I'm open to further ideas on that topic :)
Fruit from a Discord discussion with @stefan-k:
One way to avoid having to specify many argmin_math trait bounds seems to be (example for nalgebra, unsure about ndarray) constraining CostFunction and Gradient associated types like so:
fn generic<T, F>(cost: T, init_param: na::DVector<F>) -> na::DVector<F>
where
F: argmin::core::ArgminFloat + na::RealField + argmin_math::ArgminZero + std::iter::Sum + argmin_math::ArgminMul<na::DVector<F>, na::DVector<F>>,
T: argmin::core::CostFunction<Output = F, Param = na::DVector<F>> + argmin::core::Gradient<Gradient = na::DVector<F>, Param = na::DVector<F>>,
{
let linesearch = MoreThuenteLineSearch::new()
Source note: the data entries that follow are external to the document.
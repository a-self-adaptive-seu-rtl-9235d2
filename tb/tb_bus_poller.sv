// Testbench for bus_poller with four modelled fault detectors. After every
// polling round the counters of the detectors are raised by random amounts;
// the next round must report the sum of all increases, and a round must take
// four clocks per detector. clr restarts the counting from zero.
module tb_bus_poller;
  import seu_pkg::*;
  localparam int N = 4;
  logic        clk = 1'b0, rst_n = 1'b0, clr = 1'b0;
  fbus_req_t   bus_req [N];
  fbus_rsp_t   bus_rsp [N];
  logic        round_done;
  logic [15:0] new_events;
  logic [15:0] scnt [N], dcnt [N];
  int          checks = 0, failures = 0;

  always #5 clk = ~clk;

  bus_poller #(.N_BFD(N)) dut (.clk, .rst_n, .clr, .bus_req, .bus_rsp, .round_done, .new_events);

  // detector bus slaves: answer one clock after a request
  for (genvar i = 0; i < N; i++) begin : g_slave
    always_ff @(posedge clk) begin
      bus_rsp[i].ack  <= bus_req[i].valid;
      bus_rsp[i].data <= (bus_req[i].addr == FM_SBITC) ? 32'(scnt[i]) :
                         (bus_req[i].addr == FM_DBITC) ? 32'(dcnt[i]) : 32'hDEAD_0000;
    end
  end

  task automatic check(input bit ok, input string what);
    checks++;
    if (!ok) begin failures++; $display("FAIL: %s", what); end
  endtask

  initial begin
    repeat (20000) @(posedge clk);
    failures++;
    $display("FAIL: watchdog");
    $display("TB_RESULT checks=%0d failures=%0d", checks, failures);
    $finish;
  end

  initial begin
    int exp_ev, last_t, t;
    for (int i = 0; i < N; i++) begin scnt[i] = 16'(i + 1); dcnt[i] = 16'(i); end
    exp_ev = 1 + 2 + 3 + 4 + 0 + 1 + 2 + 3;
    repeat (2) @(negedge clk);
    rst_n = 1'b1;
    t = 0; last_t = -1;
    for (int r = 0; r < 50; r++) begin
      while (!round_done) begin @(negedge clk); t++; end
      check(new_events == 16'(exp_ev), $sformatf("round %0d events %0d exp %0d", r, new_events, exp_ev));
      if (last_t >= 0) check(t - last_t == 4 * N, $sformatf("round length %0d", t - last_t));
      last_t = t;
      exp_ev = 0;
      for (int i = 0; i < N; i++) begin
        int ds, dd;
        ds = $urandom_range(0, 5); dd = $urandom_range(0, 2);
        scnt[i] += 16'(ds); dcnt[i] += 16'(dd);
        exp_ev += ds + dd;
      end
      @(negedge clk); t++;
    end
    // clear: detectors and poller restart from zero
    clr = 1'b1;
    for (int i = 0; i < N; i++) begin scnt[i] = 0; dcnt[i] = 0; end
    @(negedge clk); clr = 1'b0;
    scnt[2] = 16'd7;
    while (!round_done) @(negedge clk);
    check(new_events == 16'd7, $sformatf("after clear %0d", new_events));
    $display("TB_RESULT checks=%0d failures=%0d", checks, failures);
    $finish;
  end
endmodule
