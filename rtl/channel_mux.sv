// Input multiplexer in front of the partial reconfigurable region.
//
// Routes the three channel inputs to the three module slots according to the
// configuration `mode` (redundancy level):
//   l = 0: slot k gets channel k (three independent channels)
//   l = 1: slots 1 and 2 get channel 1, slot 3 gets channel 3 (channel 2 off)
//   l = 2: all three slots get channel 1 (channels 2 and 3 off)
// Purely combinational. Index 0..2 stands for channel/slot 1..3.
module channel_mux #(
  parameter int unsigned DATA_W = 16
) (
  input  seu_pkg::level_e    mode,
  input  logic [DATA_W-1:0]  ch_data  [3],
  input  logic               ch_valid [3],
  output logic [DATA_W-1:0]  slot_data  [3],
  output logic               slot_valid [3]
);
  import seu_pkg::*;

  always_comb begin
    slot_data[0]  = ch_data[0];
    slot_valid[0] = ch_valid[0];
    slot_data[1]  = (mode == LVL_NONE) ? ch_data[1]  : ch_data[0];
    slot_valid[1] = (mode == LVL_NONE) ? ch_valid[1] : ch_valid[0];
    slot_data[2]  = (mode == LVL_TMR)  ? ch_data[0]  : ch_data[2];
    slot_valid[2] = (mode == LVL_TMR)  ? ch_valid[0] : ch_valid[2];
  end
endmodule
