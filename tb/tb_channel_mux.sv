// Testbench for channel_mux: for each level and random channel data, every
// slot must carry the channel given by the configuration table.
module tb_channel_mux;
  import seu_pkg::*;
  level_e      mode;
  logic [15:0] ch_data [3], slot_data [3];
  logic        ch_valid [3], slot_valid [3];
  int          checks = 0, failures = 0;

  channel_mux dut (.mode, .ch_data, .ch_valid, .slot_data, .slot_valid);

  task automatic check(input bit ok, input string what);
    checks++;
    if (!ok) begin failures++; $display("FAIL: %s", what); end
  endtask

  initial begin
    #100000;
    failures++;
    $display("FAIL: watchdog");
    $display("TB_RESULT checks=%0d failures=%0d", checks, failures);
    $finish;
  end

  initial begin
    // source channel of each slot, per level
    int src [3][3] = '{'{0, 1, 2}, '{0, 0, 2}, '{0, 0, 0}};
    for (int n = 0; n < 300; n++) begin
      int l;
      l = n % 3;
      mode = level_e'(l);
      for (int c = 0; c < 3; c++) begin
        ch_data[c]  = 16'($urandom);
        ch_valid[c] = 1'($urandom_range(0, 1));
      end
      #1;
      for (int s = 0; s < 3; s++)
        check(slot_data[s] == ch_data[src[l][s]] && slot_valid[s] == ch_valid[src[l][s]],
              $sformatf("level %0d slot %0d", l, s + 1));
    end
    $display("TB_RESULT checks=%0d failures=%0d", checks, failures);
    $finish;
  end
endmodule
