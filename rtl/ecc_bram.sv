// ECC block RAM: a simple-dual-port 512 x 72 bit memory with built-in SECDED.
//
// A write stores the 64-bit word DI together with its 8 check bits computed
// by seu_pkg::secded_encode. A read returns, one clock after RDEN, the
// corrected word on DO, the stored check bits on ECC, and the SBITERR /
// DBITERR flags. As in the vendor primitive, an error is corrected only at the
// output: the stored word stays wrong until someone writes it back (the BRAM
// scrubber does that). Port names follow the primitive.
//
// upset_en / upset_addr / upset_mask model radiation: the mask is XORed into
// the stored 72-bit word (bits 63:0 data, 71:64 check bits). This port is
// this design's own addition so that upsets can be produced in simulation;
// a real implementation ties it to zero. If a write and an upset hit the same
// word in the same clock, the write wins.
module ecc_bram #(
  parameter int unsigned DEPTH = seu_pkg::BRAM_DEPTH,
  parameter int unsigned AW    = $clog2(DEPTH)
) (
  input  logic          clk,
  // write port
  input  logic          wden,
  input  logic [AW-1:0] wraddr,
  input  logic [63:0]   di,
  // read port
  input  logic          rden,
  input  logic [AW-1:0] rdaddr,
  output logic [63:0]   do_,
  output logic [7:0]    ecc,
  output logic          sbiterr,
  output logic          dbiterr,
  // upset model
  input  logic          upset_en,
  input  logic [AW-1:0] upset_addr,
  input  logic [71:0]   upset_mask
);
  import seu_pkg::*;

  logic [71:0] mem [DEPTH];
  logic [71:0] rd_word;
  secded_res_t res;

  always_ff @(posedge clk) begin
    if (upset_en && !(wden && wraddr == upset_addr))
      mem[upset_addr] <= mem[upset_addr] ^ upset_mask;
    if (wden)
      mem[wraddr] <= {secded_encode(di), di};
  end

  always_ff @(posedge clk) begin
    if (rden) rd_word <= mem[rdaddr];
  end

  always_comb begin
    res     = secded_decode(rd_word[63:0], rd_word[71:64]);
    do_     = res.data;
    ecc     = rd_word[71:64];
    sbiterr = res.sbiterr;
    dbiterr = res.dbiterr;
  end
endmodule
.with_c(F::from(1e-4).unwrap(), F::from(0.9).unwrap())
.unwrap();
let solver = LBFGS::new(linesearch, 7);
let res = Executor::new(cost, solver)
.configure(|state| state.param(init_param).max_iters(100))
.run()
.unwrap();
res.state().get_prev_best_param().unwrap().clone()
}
with `Cargo.toml` entries
argmin-math = { version = "0.3", features = ["nalgebra_latest-serde"] }
argmin = "0.8"
nalgebra = { version = "0.32", features = ["rand", "serde-serialize", "rayon"] }
nalgebra-lapack = "0.24"
Omitting any of the associated type constraints Output = F, Param = ... or Gradient = ..., Param = ... causes compiler errors indicating 1) that F or Param (some composite of F) cannot be matched against the CostFunction or Gradient associated types and 2) that a lot of argmin_math (and more) bounds are unsatisfied.
This only works for the nalgebra backend, and not for ndarray and vec. The following does NOT compile:
ndarray:
fn optimize_generic5<T, F>(cost: T, init_param: Array1<F>) -> Array1<F>
where
F: ArgminFloat + ArgminZero + std::iter::Sum + ArgminMul<Array1<F>, Array1<F>>,
T: argmin::core::CostFunction<Output = F, Param = Array1<F>>
+ argmin::core::Gradient<Gradient = Array1<F>, Param = Array1<F>>,
{
let linesearch = MoreThuenteLineSearch::new()
.with_c(F::from(1e-4).unwrap(), F::from(0.9).unwrap())
.unwrap();
let solver = LBFGS::new(linesearch, 7);
let res = Executor::new(cost, solver)
.configure(|state| state.param(init_param).max_iters(100))
.run()
.unwrap();
res.state().get_prev_best_param().unwrap().clone()
}
vec:
fn optimize_generic7<T, F>(cost: T, init_param: Vec<F>) -> Vec<F>
where
F: ArgminFloat + ArgminZero + std::iter::Sum,
T: argmin::core::CostFunction<Output = F, Param = Vec<F>>
+ argmin::core::Gradient<Gradient = Vec<F>, Param = Vec<F>>,
{
let solver = ParticleSwarm::new((init_param, init_param), 40);
let res = Executor::new(cost, solver)
.configure(|state| state.max_iters(100))
.run()?;
res.state().get_prev_best_param().unwrap().clone()
}
A potential reason for the difference between the backends could be the way the math traits are implemented on the data types. For instance, comparing the ArgminSignum implementation for nalgebra:
impl<N, R, C> ArgminSignum for OMatrix<N, R, C>
where
N: SimdComplexField,
R: Dim,
C: Dim,
DefaultAllocator: Allocator<N, R, C>,
{
#[inline]
fn signum(self) -> OMatrix<N, R, C> {
self.map(|v| v.simd_signum())
}
}
with ndarray:
macro_rules! make_signum {
($t:ty) => {
impl ArgminSignum for Array1<$t> {
#[inline]
fn signum(mut self) -> Array1<$t> {
for a in &mut self {
*a = a.signum();
}
self
}
}
impl ArgminSignum for Array2<$t> {
#[inline]
fn signum(mut self) -> Array2<$t> {
let m = self.shape()[0];
let n = self.shape()[1];
for i in 0..m {
for j in 0..n {
self[(i, j)] = self[(i, j)].signum();
}
}
self
}
}
};
}
// [...]
make_signum!(f32);
make_signum!(f64);
For ndarray, the traits are specifically implemented for the individual types (f32, f64, ...) whereas for nalgebra it is generic over N.
I remember trying to implement the math traits for Vec<F> instead of Vec<f32>, Vec<f64>, Vec<Vec<f32>>, Vec<Vec<f64>> ..., which didn't work because the implementation for Vec<Vec<F>> could potentially clash with Vec<F>. I don't recall the specifics though.